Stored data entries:

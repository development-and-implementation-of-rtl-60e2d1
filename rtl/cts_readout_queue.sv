// cts_readout_queue: FIFO of readout tokens between the two state machines.
//
// The trigger distribution FSM pushes one 32-bit token per accepted event;
// the readout FSM reads the oldest token and pops it once the readout of
// that event is done. The default depth of 512 tokens is the capacity of a
// single 18 kbit two-port RAM block, as proposed by the design. The memory is
// a plain array with one write and one read port, a read and a write pointer
// and an occupancy counter that also drives the status register 0xa007
// (words enqueued 15:0, empty 30, full 31).
//
// Timing: a push is stored at the clock edge; the head token (dout) is read
// combinationally from the array, so it is valid in the cycle after the
// push that made the queue non-empty. Push while full and pop while empty
// are ignored (and flagged by assertions).
module cts_readout_queue #(
  parameter int unsigned DEPTH = 512,
  parameter int unsigned WIDTH = 32
) (
  input  logic             clk,
  input  logic             rst,
  input  logic             push,
  input  logic [WIDTH-1:0] din,
  input  logic             pop,
  output logic [WIDTH-1:0] dout,
  output logic             empty,
  output logic             full,
  output logic [15:0]      count
);

  localparam int unsigned AW = (DEPTH > 1) ? $clog2(DEPTH) : 1;

  logic [WIDTH-1:0] mem [DEPTH];
  logic [AW-1:0]    wr_ptr, rd_ptr;
  logic [AW:0]      used;
  logic             do_push, do_pop;

  assign empty   = (used == '0);
  assign full    = (32'(used) == DEPTH);
  assign do_push = push && !full;
  assign do_pop  = pop && !empty;
  assign count   = 16'(used);
  assign dout    = mem[rd_ptr];

  function automatic logic [AW-1:0] next_ptr(logic [AW-1:0] p);
    return (32'(p) == DEPTH - 1) ? '0 : p + 1'b1;
  endfunction

  always_ff @(posedge clk) begin
    if (do_push) mem[wr_ptr] <= din;
  end

  always_ff @(posedge clk) begin
    if (rst) begin
      wr_ptr <= '0;
      rd_ptr <= '0;
      used   <= '0;
    end else begin
      if (do_push) wr_ptr <= next_ptr(wr_ptr);
      if (do_pop)  rd_ptr <= next_ptr(rd_ptr);
      used <= used + (AW+1)'(do_push) - (AW+1)'(do_pop);
    end
  end

  a_no_overflow:  assert property (@(posedge clk) disable iff (rst) !(push && full));
  a_no_underflow: assert property (@(posedge clk) disable iff (rst) !(pop && empty));

endmodule
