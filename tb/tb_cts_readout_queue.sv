// tb_cts_readout_queue: checks the token FIFO at its full 512-entry depth.
//
// Random pushes and pops are compared with a SystemVerilog queue used as the
// reference; the count, empty and full flags are checked every cycle. The
// queue is also filled completely to see the full flag and the order of all
// 512 tokens.
module tb_cts_readout_queue;
  localparam int DEPTH = 512;
  logic clk = 0, rst = 1;
  logic push, pop, empty, full;
  logic [31:0] din, dout;
  logic [15:0] count;
  int checks = 0, failures = 0;
  logic [31:0] ref_q [$];
  int full_seen = 0;

  cts_readout_queue #(.DEPTH(DEPTH)) dut (.clk, .rst, .push, .din, .pop, .dout, .empty, .full, .count);
  always #5 clk = ~clk;

  task automatic step(logic do_push, logic do_pop);
    push = do_push && !full;
    pop  = do_pop && !empty;
    din  = $urandom();
    checks++;
    if (!empty && dout !== ref_q[0]) begin failures++; if (failures < 5) $display("FAIL head %h exp %h", dout, ref_q[0]); end
    @(posedge clk);
    if (pop)  void'(ref_q.pop_front());
    if (push) ref_q.push_back(din);
    @(negedge clk);
    push = 0; pop = 0;
    checks++;
    if (count != 16'(ref_q.size()) || empty != (ref_q.size() == 0) || full != (ref_q.size() == DEPTH)) begin
      failures++;
      if (failures < 5) $display("FAIL flags count=%0d size=%0d", count, ref_q.size());
    end
    if (full) full_seen++;
  endtask

  initial begin
    push = 0; pop = 0; din = 0;
    repeat (3) @(negedge clk);
    rst = 0;
    @(negedge clk);
    repeat (2000) step($urandom_range(0, 1) == 1, $urandom_range(0, 2) == 0);
    repeat (DEPTH + 5) step(1, 0);
    repeat (DEPTH + 5) step(0, 1);
    repeat (3000) step($urandom_range(0, 1) == 1, $urandom_range(0, 1) == 1);
    checks++;
    if (full_seen == 0) begin failures++; $display("FAIL never full"); end
    $display("TB_RESULT checks=%0d failures=%0d", checks, failures);
    $finish;
  end

  initial begin
    #2000000;
    failures++;
    $display("watchdog expired");
    $display("TB_RESULT checks=%0d failures=%0d", checks, failures);
    $finish;
  end
endmodule
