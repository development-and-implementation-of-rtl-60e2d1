// cts_regio_handler: address multiplexer of the CTS slow-control bus.
//
// The CTS address space is split in two: 0xa000-0xa0ff belongs to the
// network logic (fixed registers), 0xa100-0xa1ff to the trigger logic
// (enumerable register blocks). The handler forwards the read and write
// strobes only to the port whose range holds the address and merges the two
// answers back into one. Any other address is answered by the handler
// itself with 'unknown'. The split of the address space follows the design;
// the bus handshake is this implementation's (see cts_pkg).
//
// Timing: purely combinational on the request path; the own 'unknown'
// answer is registered so that every answer arrives one cycle after the
// strobe.
module cts_regio_handler
  import cts_pkg::*;
(
  input  logic       clk,
  input  logic       rst,
  input  regio_req_t req,
  output regio_rsp_t rsp,
  output regio_req_t net_req,
  input  regio_rsp_t net_rsp,
  output regio_req_t trg_req,
  input  regio_rsp_t trg_rsp
);

  logic sel_net, sel_trg;
  logic miss_q;

  assign sel_net = (req.addr[15:8] == ADDR_NET_BASE[15:8]);
  assign sel_trg = (req.addr[15:8] == ADDR_TRG_BASE[15:8]);

  always_comb begin
    net_req       = req;
    net_req.read  = req.read  && sel_net;
    net_req.write = req.write && sel_net;
    trg_req       = req;
    trg_req.read  = req.read  && sel_trg;
    trg_req.write = req.write && sel_trg;
  end

  always_ff @(posedge clk) begin
    if (rst) miss_q <= 1'b0;
    else     miss_q <= (req.read || req.write) && !sel_net && !sel_trg;
  end

  always_comb begin
    rsp.rdata   = net_rsp.rdata | trg_rsp.rdata;
    rsp.ack     = net_rsp.ack | trg_rsp.ack;
    rsp.unknown = net_rsp.unknown | trg_rsp.unknown | miss_q;
  end

endmodule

Activity:
Beginning with the very first line of the records above, please retype each line through the one that has "a write pointer", and add nothing.

Reply:
repository development-and-implementation-of-rtl-60e2d1
filename rtl/cts_readout_queue.sv
// cts_readout_queue: FIFO of readout tokens between the two state machines.
//
// The trigger distribution FSM pushes one 32-bit token per accepted event;
// the readout FSM reads the oldest token and pops it once the readout of
// that event is done. The default depth of 512 tokens is the capacity of a
// single 18 kbit two-port RAM block, as proposed by the design. The memory is
// a plain array with one write and one read port, a read and a write pointer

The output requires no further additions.